#### EXCERPTED RECORDS:
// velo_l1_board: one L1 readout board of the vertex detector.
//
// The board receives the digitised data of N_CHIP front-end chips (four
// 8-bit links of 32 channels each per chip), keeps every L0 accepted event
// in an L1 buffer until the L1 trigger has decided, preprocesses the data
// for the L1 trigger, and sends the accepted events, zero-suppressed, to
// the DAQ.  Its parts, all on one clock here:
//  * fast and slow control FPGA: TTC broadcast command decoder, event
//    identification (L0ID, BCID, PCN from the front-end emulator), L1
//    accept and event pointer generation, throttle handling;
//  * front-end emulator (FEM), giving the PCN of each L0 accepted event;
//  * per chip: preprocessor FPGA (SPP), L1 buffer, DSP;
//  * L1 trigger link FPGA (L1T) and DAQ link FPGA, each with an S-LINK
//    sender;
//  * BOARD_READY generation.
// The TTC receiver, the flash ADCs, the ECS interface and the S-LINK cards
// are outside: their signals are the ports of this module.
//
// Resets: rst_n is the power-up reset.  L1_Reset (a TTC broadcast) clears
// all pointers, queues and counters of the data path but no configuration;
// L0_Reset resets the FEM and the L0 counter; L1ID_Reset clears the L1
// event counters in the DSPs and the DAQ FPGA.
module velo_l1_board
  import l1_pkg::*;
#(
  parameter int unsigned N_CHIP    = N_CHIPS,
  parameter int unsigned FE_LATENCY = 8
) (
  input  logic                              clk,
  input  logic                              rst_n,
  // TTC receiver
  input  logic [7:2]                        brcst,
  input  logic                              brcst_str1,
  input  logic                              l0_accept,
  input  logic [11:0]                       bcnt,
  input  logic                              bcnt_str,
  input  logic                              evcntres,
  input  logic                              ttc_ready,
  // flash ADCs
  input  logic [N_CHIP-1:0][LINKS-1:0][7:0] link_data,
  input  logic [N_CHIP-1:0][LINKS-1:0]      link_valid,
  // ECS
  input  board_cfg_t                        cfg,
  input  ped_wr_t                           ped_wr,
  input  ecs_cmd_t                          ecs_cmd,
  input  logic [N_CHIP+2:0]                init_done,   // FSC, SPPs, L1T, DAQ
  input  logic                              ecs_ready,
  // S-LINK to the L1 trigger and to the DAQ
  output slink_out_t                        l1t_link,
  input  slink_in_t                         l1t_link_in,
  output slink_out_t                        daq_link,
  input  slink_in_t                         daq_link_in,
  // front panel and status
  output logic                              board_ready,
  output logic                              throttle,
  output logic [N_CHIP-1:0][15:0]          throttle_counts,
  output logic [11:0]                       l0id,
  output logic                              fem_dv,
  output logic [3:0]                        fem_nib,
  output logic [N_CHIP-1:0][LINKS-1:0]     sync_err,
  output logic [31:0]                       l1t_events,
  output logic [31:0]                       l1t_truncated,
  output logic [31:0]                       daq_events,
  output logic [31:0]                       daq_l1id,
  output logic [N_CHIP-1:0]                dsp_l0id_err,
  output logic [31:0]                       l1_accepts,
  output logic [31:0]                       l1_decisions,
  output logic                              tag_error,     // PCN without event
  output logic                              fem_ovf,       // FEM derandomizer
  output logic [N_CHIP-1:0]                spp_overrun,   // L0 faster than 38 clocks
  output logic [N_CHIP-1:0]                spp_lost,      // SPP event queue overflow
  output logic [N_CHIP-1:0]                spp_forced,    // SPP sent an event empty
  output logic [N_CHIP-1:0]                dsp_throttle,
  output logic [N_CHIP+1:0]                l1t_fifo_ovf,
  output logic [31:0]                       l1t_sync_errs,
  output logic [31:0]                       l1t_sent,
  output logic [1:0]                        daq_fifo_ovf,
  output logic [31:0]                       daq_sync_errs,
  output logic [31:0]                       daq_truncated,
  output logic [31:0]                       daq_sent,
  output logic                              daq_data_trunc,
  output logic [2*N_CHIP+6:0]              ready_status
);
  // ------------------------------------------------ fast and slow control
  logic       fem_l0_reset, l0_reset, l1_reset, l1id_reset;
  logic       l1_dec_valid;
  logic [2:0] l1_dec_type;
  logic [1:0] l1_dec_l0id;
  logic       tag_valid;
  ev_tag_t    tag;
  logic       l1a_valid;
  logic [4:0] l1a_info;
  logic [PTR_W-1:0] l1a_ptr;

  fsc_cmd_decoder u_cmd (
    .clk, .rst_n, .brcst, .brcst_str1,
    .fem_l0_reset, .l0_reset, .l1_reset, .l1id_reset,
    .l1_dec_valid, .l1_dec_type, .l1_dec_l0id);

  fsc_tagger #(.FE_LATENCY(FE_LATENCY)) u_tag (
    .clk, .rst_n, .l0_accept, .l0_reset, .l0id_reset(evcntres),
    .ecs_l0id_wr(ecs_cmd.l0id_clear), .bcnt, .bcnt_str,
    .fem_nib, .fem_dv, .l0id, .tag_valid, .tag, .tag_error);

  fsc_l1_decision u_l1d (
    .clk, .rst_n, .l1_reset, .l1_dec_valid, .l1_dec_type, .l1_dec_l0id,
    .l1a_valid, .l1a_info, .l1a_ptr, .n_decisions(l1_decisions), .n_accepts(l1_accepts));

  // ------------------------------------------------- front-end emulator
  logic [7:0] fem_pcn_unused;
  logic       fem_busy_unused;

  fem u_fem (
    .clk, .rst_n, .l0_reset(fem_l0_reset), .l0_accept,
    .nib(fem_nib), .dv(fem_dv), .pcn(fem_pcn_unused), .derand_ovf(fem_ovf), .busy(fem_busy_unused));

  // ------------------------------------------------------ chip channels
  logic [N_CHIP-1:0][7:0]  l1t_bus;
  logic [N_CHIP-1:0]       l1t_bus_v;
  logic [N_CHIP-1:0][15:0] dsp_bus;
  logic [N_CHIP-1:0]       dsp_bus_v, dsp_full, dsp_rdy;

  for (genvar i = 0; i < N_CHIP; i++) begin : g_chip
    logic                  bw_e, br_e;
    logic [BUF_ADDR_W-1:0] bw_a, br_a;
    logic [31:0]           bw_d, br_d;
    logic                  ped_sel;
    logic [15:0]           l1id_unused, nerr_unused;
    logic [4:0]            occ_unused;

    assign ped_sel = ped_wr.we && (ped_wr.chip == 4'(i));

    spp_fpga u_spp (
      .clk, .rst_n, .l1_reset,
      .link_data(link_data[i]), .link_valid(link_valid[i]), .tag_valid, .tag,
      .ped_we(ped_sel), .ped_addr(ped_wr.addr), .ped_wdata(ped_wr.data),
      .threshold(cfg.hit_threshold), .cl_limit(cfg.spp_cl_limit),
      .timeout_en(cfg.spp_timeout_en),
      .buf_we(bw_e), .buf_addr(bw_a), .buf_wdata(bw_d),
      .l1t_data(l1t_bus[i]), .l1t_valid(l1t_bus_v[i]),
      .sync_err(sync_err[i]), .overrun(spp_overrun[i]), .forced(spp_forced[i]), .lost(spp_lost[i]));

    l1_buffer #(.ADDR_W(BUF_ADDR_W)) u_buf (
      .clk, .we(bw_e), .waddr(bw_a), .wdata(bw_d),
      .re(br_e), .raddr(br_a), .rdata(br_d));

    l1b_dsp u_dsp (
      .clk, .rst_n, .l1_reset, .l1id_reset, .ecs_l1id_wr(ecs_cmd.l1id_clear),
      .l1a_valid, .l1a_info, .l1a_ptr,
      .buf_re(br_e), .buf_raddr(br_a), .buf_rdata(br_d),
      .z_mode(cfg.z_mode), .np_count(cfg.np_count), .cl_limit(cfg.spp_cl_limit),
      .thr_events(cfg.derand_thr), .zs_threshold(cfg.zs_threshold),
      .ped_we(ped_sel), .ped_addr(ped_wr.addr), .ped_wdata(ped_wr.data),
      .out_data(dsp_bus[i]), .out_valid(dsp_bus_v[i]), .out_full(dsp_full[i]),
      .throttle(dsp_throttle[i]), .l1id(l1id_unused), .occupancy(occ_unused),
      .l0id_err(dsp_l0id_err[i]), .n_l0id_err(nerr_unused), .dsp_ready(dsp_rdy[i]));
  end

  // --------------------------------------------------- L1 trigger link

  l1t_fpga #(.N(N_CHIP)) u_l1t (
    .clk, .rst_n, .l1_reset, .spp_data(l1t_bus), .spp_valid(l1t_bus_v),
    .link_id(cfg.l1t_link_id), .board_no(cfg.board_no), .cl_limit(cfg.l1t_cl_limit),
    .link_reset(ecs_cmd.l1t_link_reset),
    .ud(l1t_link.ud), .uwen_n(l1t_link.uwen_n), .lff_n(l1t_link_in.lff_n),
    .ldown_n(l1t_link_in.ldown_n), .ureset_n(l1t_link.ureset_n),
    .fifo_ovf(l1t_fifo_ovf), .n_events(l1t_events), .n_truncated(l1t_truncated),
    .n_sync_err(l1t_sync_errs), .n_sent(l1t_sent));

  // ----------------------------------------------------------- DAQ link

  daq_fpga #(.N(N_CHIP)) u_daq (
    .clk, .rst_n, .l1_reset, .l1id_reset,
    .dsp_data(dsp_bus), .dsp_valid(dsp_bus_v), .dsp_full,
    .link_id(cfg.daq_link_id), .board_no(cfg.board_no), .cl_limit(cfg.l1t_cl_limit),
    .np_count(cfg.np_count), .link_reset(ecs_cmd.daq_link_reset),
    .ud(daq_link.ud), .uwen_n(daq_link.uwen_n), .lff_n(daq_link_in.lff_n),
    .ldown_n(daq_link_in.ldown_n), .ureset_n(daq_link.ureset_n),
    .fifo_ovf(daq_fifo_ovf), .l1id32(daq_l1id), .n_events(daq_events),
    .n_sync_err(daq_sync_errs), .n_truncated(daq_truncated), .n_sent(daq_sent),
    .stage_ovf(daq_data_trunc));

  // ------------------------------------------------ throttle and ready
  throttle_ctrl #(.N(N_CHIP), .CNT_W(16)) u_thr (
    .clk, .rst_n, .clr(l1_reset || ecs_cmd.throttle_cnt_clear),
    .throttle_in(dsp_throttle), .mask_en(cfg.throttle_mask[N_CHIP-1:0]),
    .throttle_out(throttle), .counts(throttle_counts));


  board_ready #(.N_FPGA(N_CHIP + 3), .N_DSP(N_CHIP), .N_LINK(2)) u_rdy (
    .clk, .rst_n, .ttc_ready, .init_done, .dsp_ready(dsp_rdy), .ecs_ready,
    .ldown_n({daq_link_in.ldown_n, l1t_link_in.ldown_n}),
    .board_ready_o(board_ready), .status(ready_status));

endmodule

#### TASK OBJECTIVE:
The lines of the data, from the first through the one containing "generation, throttle handling;", are to be transcribed exactly.

#### FINISHED EXERCISE:
// velo_l1_board: one L1 readout board of the vertex detector.
//
// The board receives the digitised data of N_CHIP front-end chips (four
// 8-bit links of 32 channels each per chip), keeps every L0 accepted event
// in an L1 buffer until the L1 trigger has decided, preprocesses the data
// for the L1 trigger, and sends the accepted events, zero-suppressed, to
// the DAQ.  Its parts, all on one clock here:
//  * fast and slow control FPGA: TTC broadcast command decoder, event
//    identification (L0ID, BCID, PCN from the front-end emulator), L1
//    accept and event pointer generation, throttle handling;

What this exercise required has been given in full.